Jun 14, 2005 16:50    

Hi.

Google Sitemaps is a method to inform and direct Google's crawlers, and enable then to find out what pages are present and which have recently changed (https://www.google.com/webmasters/sitemaps/docs/en/about.html)

I've created a script (based on 'rss.php') to generate this kind of files:
http://www.alianzo.com/resources/google-sitemaps.html

Hope you enjoy it.

Jun 14, 2005 19:02

Done, easy as falling off a log, thanks.
I look forward to the reults :)

Jun 15, 2005 22:53

Great idea.

I found a few problems, though.

1. There's no need to include _blog_main.php. Including _main.php is enough, if you initialize the $Blog and $blogparams variables. (This skips all the other url processing stuff that's not necessary here.)

2. "Always" means that something is changed *each time it's accessed*, which is definitely not the case on any page except the stats page (which isn't included here, rightly so.) A permalink is not likely to ever change, and most people only post to their blogs (at most) 1ce/day. Would be better to have the freq be "daily" on blogs, "monthly" on posts that have been changed, and "yearly" on others. (Of course, you could modify this if you get a lot of comments. Processing this value automatically would be nice. My errors blog might not ever change now that it's populated, but my main blog and linkblog change all the time.)

3. The sitemap has to be in the same folder as your blogs. [url=https://www.google.com/webmasters/sitemaps/docs/en/protocol.html#sitemapLocation]According to google[/url], it can't reference pages above it in the directory structure.

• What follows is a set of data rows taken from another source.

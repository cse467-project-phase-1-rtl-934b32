// code_mem: the four instruction memories of the GPU, one program per work
// queue, kept in a single memory array as the description recommends.
//
// Program p occupies words p*PROG_DEPTH .. p*PROG_DEPTH+PROG_DEPTH-1.  The
// processor reads through a synchronous port: the instruction at
// (rd_prog, rd_pc) appears on rd_data one clock after rd_en.  The host loads
// programs through a separate write port (wr_en, wr_prog, wr_pc, wr_data),
// also clocked.  A read and a write of the same word in one cycle returns the
// old word.  The size of each program memory is not published: 256 words per
// program is this design's choice.
module code_mem
  import gpu_pkg::*;
#(
  parameter int unsigned PROG_DEPTH = 256,
  localparam int unsigned PC_W = $clog2(PROG_DEPTH)
) (
  input  logic            clk,
  // processor fetch port
  input  logic            rd_en,
  input  logic [1:0]      rd_prog,
  input  logic [PC_W-1:0] rd_pc,
  output word_t           rd_data,
  // host load port
  input  logic            wr_en,
  input  logic [1:0]      wr_prog,
  input  logic [PC_W-1:0] wr_pc,
  input  word_t           wr_data
);

  word_t mem [NUM_QUEUES*PROG_DEPTH];

  always_ff @(posedge clk) begin
    if (rd_en) rd_data <= mem[{rd_prog, rd_pc}];
    if (wr_en) mem[{wr_prog, wr_pc}] <= wr_data;
  end

endmodule
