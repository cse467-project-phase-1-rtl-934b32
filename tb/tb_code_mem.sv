// tb_code_mem: fills all four program memories through the load port and
// reads every word back, checking the one-clock read latency and that
// programs do not overlap.
module tb_code_mem;
  import gpu_pkg::*;
  localparam int PD = 256;
  int checks = 0, failures = 0;
  logic clk = 0;
  logic rd_en = 0, wr_en = 0;
  logic [1:0] rd_prog = 0, wr_prog = 0;
  logic [7:0] rd_pc = 0, wr_pc = 0;
  word_t rd_data, wr_data = 0;

  code_mem #(.PROG_DEPTH(PD)) dut (.*);
  always #5 clk = ~clk;

  function automatic word_t pattern(int p, int a);
    return word_t'((p * 32'h9E37_79B9) ^ (a * 32'h0101_0101) ^ 32'h5A5A_0000);
  endfunction

  initial begin
    repeat (20000) @(posedge clk);
    failures++;
    $display("TB_RESULT checks=%0d failures=%0d", checks, failures);
    $finish;
  end

  initial begin
    for (int p = 0; p < 4; p++)
      for (int a = 0; a < PD; a++) begin
        @(negedge clk); wr_en = 1; wr_prog = 2'(p); wr_pc = 8'(a); wr_data = pattern(p, a);
      end
    @(negedge clk); wr_en = 0;
    for (int n = 0; n < 2000; n++) begin
      int p, a;
      p = $urandom_range(0, 3); a = $urandom_range(0, PD - 1);
      @(negedge clk); rd_en = 1; rd_prog = 2'(p); rd_pc = 8'(a);
      @(negedge clk); rd_en = 0; rd_pc = 8'(a + 1);
      checks++;
      if (rd_data != pattern(p, a)) begin failures++; $display("FAIL p%0d a%0d", p, a); end
      // with rd_en low the output holds
      @(negedge clk); checks++;
      if (rd_data != pattern(p, a)) begin failures++; $display("FAIL hold p%0d a%0d", p, a); end
    end
    $display("TB_RESULT checks=%0d failures=%0d", checks, failures);
    $finish;
  end
endmodule
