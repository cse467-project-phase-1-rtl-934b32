// cpu_if: the host CPU's entry point for new work, which goes into queue 0.
//
// The host offers 256-bit work items with a valid/ready handshake.  An
// accepted item is held in a one-item buffer until it can be written into
// queue 0: the interface requests the queue write port (wq_req) while it
// holds an item and queue 0 is not full, and it lets go of the item in a
// cycle where wq_grant is high.  The processor's own queue writes take
// priority over the host, so the host waits rather than overflowing a queue.
// host_ready is high while the buffer is empty, so at most one item per two
// clocks enters; that is ample next to the processor's run time per item.
// The description states only that the CPU interface places work on queue 0;
// the handshake and buffering are this design's choices.
module cpu_if
  import gpu_pkg::*;
(
  input  logic  clk,
  input  logic  rst_n,
  // host side
  input  logic  host_valid,
  input  item_t host_item,
  output logic  host_ready,
  // work queue side
  input  logic  q0_full,
  output logic  wq_req,
  output item_t wq_item,
  input  logic  wq_grant
);

  logic held;

  assign host_ready = !held;
  assign wq_req     = held && !q0_full;

  always_ff @(posedge clk or negedge rst_n) begin
    if (!rst_n) begin
      held <= 1'b0;
    end else if (held) begin
      if (wq_req && wq_grant) held <= 1'b0;
    end else if (host_valid) begin
      held <= 1'b1;
    end
  end

  always_ff @(posedge clk)
    if (!held && host_valid) wq_item <= host_item;

  // Host protocol: an offered item stays offered, unchanged, until taken.
  a_host_stable: assert property (@(posedge clk) disable iff (!rst_n)
    host_valid && !host_ready |=> host_valid && $stable(host_item));

endmodule
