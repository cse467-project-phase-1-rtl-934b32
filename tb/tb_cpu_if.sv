// tb_cpu_if: a host streams numbered items while queue-0 fullness and the
// write grant toggle at random; every item must reach the queue side exactly
// once, in order, and never while queue 0 is reported full.
module tb_cpu_if;
  import gpu_pkg::*;
  int checks = 0, failures = 0, waits_full = 0, waits_grant = 0;
  logic clk = 0, rst_n = 0;
  logic host_valid = 0, host_ready, q0_full = 0, wq_req, wq_grant = 0;
  item_t host_item = '0, wq_item;

  cpu_if dut (.*);
  always #5 clk = ~clk;

  localparam int N = 500;
  int sent = 0, got = 0;

  function automatic item_t mk(int i);
    item_t t;
    for (int w = 0; w < 8; w++) t[32*w +: 32] = word_t'(i * 8 + w) ^ 32'hA5A5_0000;
    return t;
  endfunction

  initial begin
    repeat (20000) @(posedge clk);
    failures++;
    $display("TB_RESULT checks=%0d failures=%0d", checks, failures);
    $finish;
  end

  // host
  initial begin
    repeat (2) @(posedge clk);
    rst_n = 1;
    while (sent < N) begin
      @(negedge clk);
      if (!host_valid && $urandom_range(0, 3) != 0) begin host_valid = 1; host_item = mk(sent); end
      @(posedge clk);
      if (host_valid && host_ready) begin sent++; #1 host_valid = 0; end
    end
  end

  // queue side
  initial begin
    wait (rst_n);
    while (got < N) begin
      @(negedge clk);
      q0_full  = ($urandom_range(0, 4) == 0);
      wq_grant = ($urandom_range(0, 3) != 0);
      #1;
      if (q0_full) begin
        checks++; if (wq_req) begin failures++; $display("FAIL request while full"); end
        if (dut.held) waits_full++;
      end
      if (wq_req && !wq_grant) waits_grant++;
      @(posedge clk);
      if (wq_req && wq_grant) begin
        checks++;
        if (wq_item != mk(got)) begin failures++; $display("FAIL item %0d", got); end
        got++;
      end
    end
    repeat (5) @(posedge clk);
    checks++; if (wq_req) begin failures++; $display("FAIL extra request"); end
    checks++; if (waits_full == 0 || waits_grant == 0) begin failures++; $display("FAIL no backpressure seen"); end
    $display("TB_RESULT checks=%0d failures=%0d", checks, failures);
    $finish;
  end
endmodule
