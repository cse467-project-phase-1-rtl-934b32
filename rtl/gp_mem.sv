// gp_mem: the general purpose data memory of the GPU.
//
// 32-bit words, addressed by word.  Port A serves the processor's LDGPMEM and
// STGPMEM; port B lets the host preload tables and read results back.  Both
// ports are synchronous: read data appears one clock after en with we low.
// A read returns the word as it was before a write of the same cycle.  If both
// ports write the same word in one cycle, port A (the processor) wins.
// Addresses wrap modulo the memory size: only the low log2(WORDS) bits of an
// address are used.  Size, port count and addressing are this design's
// choices; the description only names the memory and its load/store
// instructions.
module gp_mem
  import gpu_pkg::*;
#(
  parameter int unsigned WORDS = 4096,
  localparam int unsigned AW = $clog2(WORDS)
) (
  input  logic          clk,
  // port A: processor
  input  logic          a_en,
  input  logic          a_we,
  input  logic [AW-1:0] a_addr,
  input  word_t         a_wdata,
  output word_t         a_rdata,
  // port B: host
  input  logic          b_en,
  input  logic          b_we,
  input  logic [AW-1:0] b_addr,
  input  word_t         b_wdata,
  output word_t         b_rdata
);

  word_t mem [WORDS];

  always_ff @(posedge clk) begin
    if (a_en && !a_we) a_rdata <= mem[a_addr];
    if (b_en && !b_we) b_rdata <= mem[b_addr];
    if (b_en && b_we && !(a_en && a_we && a_addr == b_addr)) mem[b_addr] <= b_wdata;
    if (a_en && a_we) mem[a_addr] <= a_wdata;
  end

endmodule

I made the changes that I suggested, and implemented it without much trouble. I also added a loop to go through all the different blogs, so you don't have to specify it in the URL. It works like a bloglist, and any blogs that wouldn't be shown in the bloglist have a lower priority. Posts are each only shown once. You can grab the file at
http://isaacschlueter.com/sitemap.xml.php.txt
Just strip off the .txt, and upload to your blog URL, and submit it to google.

:)

Jun 16, 2005 03:24

I love the sitemap idea, but there is a huge limitation for big blogs (like mine, with about 700-800 posts and several thousands comments):

Code

$MainList = & new ItemList...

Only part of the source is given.